The demand was overwhelming — we ended up selling over 2,000 tickets that year — and the dissatisfaction with the ticket process was just the same as it was this year. People couldn’t buy as many tickets as they wanted, they didn’t like the seats they got, and so on and so forth. I got that all day the first day of ticket sales, which lasted somewhere around 48 hours and might well be the longest day of my life.

In fact, the only way I made it through the day was because of one person, someone who didn’t have to be there but who was, someone who saw a situation where he could help out and did, who helped me until the last person was gone from the ticket window. That person was Dirk Combs.

It’s one of the great paradoxes of life that some of the worst people among us live to a ripe old age in prison, while those who represent the very best we have to offer leave us far too soon. That was the case last week, when he passed away at the age of 47. For years — in fact, the entire time I’ve known him — Dirk battled serious health problems with courage and determination, but an infection in his heart was a tougher foe than he could fight off.

Dirk was tireless worker who never let his physical difficulties keep him from helping people. Many of us complain for days about a little cold, but Dirk was never heard to complain about much bigger physical problems. And Dirk was always a cheerful presence wherever he was.

And Dirk was everywhere — working ballgames for WHS at the soccer fields, at Hatchet Hollow and the Hatchet House. He was also a longtime IHSAA swimming official, so well known that Sandy Searcy, the IHSAA Assistant Commissioner who oversees swimming, made the drive from Indianapolis to Washington last Friday to pay her respects to Dirk’s family, including his wife Pam and daughter Amber.

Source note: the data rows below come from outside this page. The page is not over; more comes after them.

// vvc_dct_top - image memory, block fetch, 8x8 forward DCT and 8x8 inverse
// DCT of a VVC-style transform path, wired as one stream.
//
// The image (512x512 8-bit pixels by default) is first written into
// image_ram one pixel per cycle through the load port; pixel address p is
// pixel (p % 8) of row (p / 8) % 8 of 8x8 block p / 64. A pulse on start_i
// then makes block_reader fetch every block in order, 512 bits at a time,
// into 64 input registers. dct2d turns each block into 64 coefficients,
// which are both offered on the coef_* observation port (they are what a
// codec would quantise and send) and passed to idct2d, which rebuilds the
// 64 pixels and presents them, with the block number, on the pix_* port.
// Both transforms use one shared multiplierless 1D stage over two passes.
//
// Timing: one block every two cycles in steady state; a block appears on
// pix_* six cycles after its read is issued. pix_ready_i may stall the
// whole stream. done_o pulses when the last block has been taken on pix_*.
// stall/sat/clip outputs report internal events for monitoring.
module vvc_dct_top
  import dct_pkg::*;
#(
  parameter int unsigned NUM_PIXELS = 262144,
  localparam int unsigned NUM_BLOCKS = NUM_PIXELS / NN,
  localparam int unsigned WA_W       = $clog2(NUM_PIXELS),
  localparam int unsigned BA_W       = $clog2(NUM_BLOCKS)
) (
  input  logic            clk,
  input  logic            rst_n,
  // image load port
  input  logic            wr_en_i,
  input  logic [WA_W-1:0] wr_addr_i,
  input  pixel_t          wr_data_i,
  // control
  input  logic            start_i,
  output logic            busy_o,
  output logic            done_o,
  output logic            fetch_done_o,  // last block handed to the DCT
  // transform coefficients (observation only)
  output logic            coef_valid_o,
  output coef_blk_t       coef_blk_o,
  output logic [BA_W-1:0] coef_tag_o,
  // reconstructed blocks
  output logic            pix_valid_o,
  input  logic            pix_ready_i,
  output pix_blk_t        pix_blk_o,
  output logic [BA_W-1:0] pix_tag_o,
  // events
  output logic            dct_stall_o,
  output logic            idct_stall_o,
  output logic            sat_o,
  output logic            clip_o
);

  logic            rd_en;
  logic [BA_W-1:0] rd_addr;
  pix_blk_t        rd_data;

  logic            rdr_valid, rdr_ready;
  pix_blk_t        rdr_blk;
  logic [BA_W-1:0] rdr_tag;

  logic            dct_valid, dct_ready;
  logic            dct_sat, idct_sat;

  image_ram #(.NUM_PIXELS(NUM_PIXELS), .PIX_W(PIX_W), .RD_W(NN * PIX_W)) u_ram (
    .clk,
    .wr_en_i, .wr_addr_i, .wr_data_i,
    .rd_en_i   (rd_en),
    .rd_addr_i (rd_addr),
    .rd_data_o (rd_data)
  );

  block_reader #(.NUM_BLOCKS(NUM_BLOCKS)) u_reader (
    .clk, .rst_n, .start_i,
    .busy_o      (),
    .done_o      (fetch_done_o),
    .rd_en_o     (rd_en),
    .rd_addr_o   (rd_addr),
    .rd_data_i   (rd_data),
    .out_valid_o (rdr_valid),
    .out_ready_i (rdr_ready),
    .out_blk_o   (rdr_blk),
    .out_tag_o   (rdr_tag)
  );

  dct2d #(.TAG_W(BA_W)) u_dct (
    .clk, .rst_n,
    .in_valid_i  (rdr_valid),
    .in_ready_o  (rdr_ready),
    .in_blk_i    (rdr_blk),
    .in_tag_i    (rdr_tag),
    .out_valid_o (dct_valid),
    .out_ready_i (dct_ready),
    .out_blk_o   (coef_blk_o),
    .out_tag_o   (coef_tag_o),
    .stall_o     (dct_stall_o),
    .sat_o       (dct_sat)
  );

  assign coef_valid_o = dct_valid && dct_ready;

  idct2d #(.TAG_W(BA_W)) u_idct (
    .clk, .rst_n,
    .in_valid_i  (dct_valid),
    .in_ready_o  (dct_ready),
    .in_blk_i    (coef_blk_o),
    .in_tag_i    (coef_tag_o),
    .out_valid_o (pix_valid_o),
    .out_ready_i (pix_ready_i),
    .out_blk_o   (pix_blk_o),
    .out_tag_o   (pix_tag_o),
    .stall_o     (idct_stall_o),
    .sat_o       (idct_sat),
    .clip_o
  );

  assign sat_o = dct_sat || idct_sat;

  // Busy from start until the last reconstructed block has been taken.
  always_ff @(posedge clk or negedge rst_n) begin
    if (!rst_n) begin
      busy_o <= 1'b0;
      done_o <= 1'b0;
    end else begin
      done_o <= 1'b0;
      if (start_i && !busy_o) busy_o <= 1'b1;
      if (pix_valid_o && pix_ready_i && pix_tag_o == BA_W'(NUM_BLOCKS - 1)) begin
        busy_o <= 1'b0;
        done_o <= 1'b1;
      end
    end
  end

endmodule
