// tb_vvc_dct_top - end-to-end test of the whole transform path at its
// default size: a synthetic 512x512 image (gradients, noise, flat white and
// a 0/255 checkerboard) is written into the image memory pixel by pixel,
// then processed twice.
//   Run 1: the consumer of reconstructed blocks stalls at random. Every
//          coefficient block and every reconstructed block is compared with
//          the multiplication-based reference, and every reconstructed
//          block with the original pixels (lossy: small error allowed).
//          Block 1397 is also reported explicitly.
//   Run 2: consumer always ready; the run must take two cycles per block
//          plus the pipeline latency.
// Each mechanism of the design must occur: back-pressure stalls in the DCT
// and in the IDCT, and pixel clipping. The two-pass reuse of each stage is
// what produces every coefficient and pixel block, and the timed run checks
// its rate of one block per two cycles.
module tb_vvc_dct_top;
  import dct_pkg::*;
  import tb_dct_ref_pkg::*;
  localparam int W = 512, H = 512;
  localparam int NB = W * H / 64;
  localparam int MAX_ERR = 6;      // allowed |reconstructed - original|

  logic clk = 0, rst_n = 0;
  logic wr_en, start, busy, done, fetch_done, coef_valid, pix_valid, pix_ready;
  logic [17:0] wr_addr;
  pixel_t wr_data;
  coef_blk_t coef_blk;
  pix_blk_t pix_blk;
  logic [11:0] coef_tag, pix_tag;
  logic dct_stall, idct_stall, sat, clip;

  int checks = 0, failures = 0, cycle = 0;
  int n_dct_stall = 0, n_idct_stall = 0, n_sat = 0, n_clip = 0;
  int n_coef = 0, n_pix = 0, n_done = 0, max_err = 0;
  byte unsigned img [W*H];

  vvc_dct_top dut (
    .clk, .rst_n,
    .wr_en_i(wr_en), .wr_addr_i(wr_addr), .wr_data_i(wr_data),
    .start_i(start), .busy_o(busy), .done_o(done), .fetch_done_o(fetch_done),
    .coef_valid_o(coef_valid), .coef_blk_o(coef_blk), .coef_tag_o(coef_tag),
    .pix_valid_o(pix_valid), .pix_ready_i(pix_ready), .pix_blk_o(pix_blk), .pix_tag_o(pix_tag),
    .dct_stall_o(dct_stall), .idct_stall_o(idct_stall), .sat_o(sat), .clip_o(clip));

  always #5 clk = ~clk;

  function automatic int pix_addr(input int x, input int y);
    return ((y / 8) * (W / 8) + x / 8) * 64 + (y % 8) * 8 + x % 8;
  endfunction

  function automatic blk_t orig_block(input int b);
    blk_t o;
    int bx, by;
    bx = b % (W / 8);
    by = b / (W / 8);
    for (int e = 0; e < 64; e++) o[e] = int'(img[(by * 8 + e / 8) * W + bx * 8 + e % 8]);
    return o;
  endfunction

  always @(posedge clk) begin
    cycle <= cycle + 1;
    if (rst_n) begin
      if (dct_stall) n_dct_stall++;
      if (idct_stall) n_idct_stall++;
      if (sat) n_sat++;
      if (clip) n_clip++;
      if (done) n_done++;
      if (coef_valid) begin
        blk_t y;
        bit s;
        int bad;
        ref_dct2d(orig_block(int'(coef_tag)), y, s);
        bad = 0;
        for (int e = 0; e < 64; e++) if (int'(coef_blk[e]) != y[e]) bad++;
        checks++;
        if (bad != 0 || int'(coef_tag) != n_coef % NB) begin
          failures++;
          if (failures < 10) $display("FAIL coefficients of block %0d (%0d wrong)", coef_tag, bad);
        end
        n_coef++;
      end
      if (pix_valid && pix_ready) begin
        blk_t o, y, r;
        bit s, c;
        int bad, err;
        o = orig_block(int'(pix_tag));
        ref_dct2d(o, y, s);
        ref_idct2d(y, r, s, c);
        bad = 0;
        for (int e = 0; e < 64; e++) begin
          if (int'(pix_blk[e]) != r[e]) bad++;
          err = int'(pix_blk[e]) - o[e];
          if (err < 0) err = -err;
          if (err > max_err) max_err = err;
        end
        checks += 2;
        if (bad != 0 || int'(pix_tag) != n_pix % NB) begin
          failures++;
          if (failures < 10) $display("FAIL reconstruction of block %0d (%0d wrong)", pix_tag, bad);
        end
        if (max_err > MAX_ERR) begin
          failures++;
          if (failures < 10) $display("FAIL block %0d differs from the original by %0d", pix_tag, max_err);
        end
        if (pix_tag == 12'd1397 && n_pix < NB) begin
          $write("block 1397 in :");
          for (int e = 56; e < 64; e++) $write(" %0d", o[e]);
          $write("\nblock 1397 out:");
          for (int e = 56; e < 64; e++) $write(" %0d", pix_blk[e]);
          $write("  (last row)\n");
        end
        n_pix++;
      end
    end
  end

  initial begin
    #40000000;
    failures++;
    $display("watchdog expired");
    $display("TB_RESULT checks=%0d failures=%0d", checks, failures);
    $finish;
  end

  initial begin
    int t0, t1;
    // synthetic image
    for (int y = 0; y < H; y++)
      for (int x = 0; x < W; x++) begin
        int v;
        if (y < 128)      v = (x + y) / 3;                                  // smooth ramp
        else if (y < 256) v = 128 + int'($urandom_range(40)) - 20 + (x % 64); // texture
        else if (y < 320) v = 255;                                          // flat white
        else if (y < 384) v = (((x + y) % 2) != 0) ? 255 : 0;               // checkerboard
        else              v = 60 + ((x / 16 + y / 16) % 2) * 120;           // large squares
        if (v < 0) v = 0;
        if (v > 255) v = 255;
        img[y * W + x] = 8'(v);
      end
    wr_en = 0; wr_addr = 0; wr_data = 0; start = 0; pix_ready = 0;
    repeat (3) @(negedge clk);
    rst_n = 1;
    // load through the pixel write port
    for (int y = 0; y < H; y++)
      for (int x = 0; x < W; x++) begin
        @(negedge clk);
        wr_en = 1; wr_addr = 18'(pix_addr(x, y)); wr_data = img[y * W + x];
      end
    @(negedge clk);
    wr_en = 0;
    // run 1: random back-pressure
    start = 1;
    @(negedge clk);
    start = 0;
    while (!done) begin
      pix_ready = ($urandom_range(3) != 0);
      @(negedge clk);
    end
    pix_ready = 1;
    repeat (10) @(negedge clk);
    // run 2: no back-pressure, timed
    start = 1;
    t0 = cycle;
    @(negedge clk);
    start = 0;
    while (!done) @(negedge clk);
    t1 = cycle;
    repeat (5) @(negedge clk);

    checks += 4;
    if (n_pix != 2 * NB || n_coef != 2 * NB || n_done != 2) begin
      failures++;
      $display("FAIL counts: pix=%0d coef=%0d done=%0d", n_pix, n_coef, n_done);
    end
    if (t1 - t0 != 2 * NB + 6) begin
      failures++;
      $display("FAIL unstalled run took %0d cycles, expected %0d", t1 - t0, 2 * NB + 6);
    end
    if (n_dct_stall == 0 || n_idct_stall == 0) begin
      failures++;
      $display("FAIL a stall never happened");
    end
    if (n_clip == 0) begin
      failures++;
      $display("FAIL clipping never happened");
    end
    $display("blocks=%0d run2_cycles=%0d max_err=%0d dct_stalls=%0d idct_stalls=%0d clips=%0d sats=%0d",
             n_pix, t1 - t0, max_err, n_dct_stall, n_idct_stall, n_clip, n_sat);
    $display("TB_RESULT checks=%0d failures=%0d", checks, failures);
    $finish;
  end
endmodule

One night a few years ago at the Hatchet House, Dirk and I were working at a Hatchet basketball game when he began having some problems, which eventually led to him having to be taken by ambulance to the hospital. I’ll never forget seeing the EMTs wheel Dirk out Gate 4 when, just before they got to the door, he remembered that Amber was going to be at the game later on that evening.

Dirk reached out to me and said “Don’t tell Amber. I don’t want her to worry about me.” Here we were all worried about Dirk, and he was worried about his daughter worrying about him. Dirk touched a lot of lives in his time on earth. Places like the Hatchet House just won’t be the same without him around next year.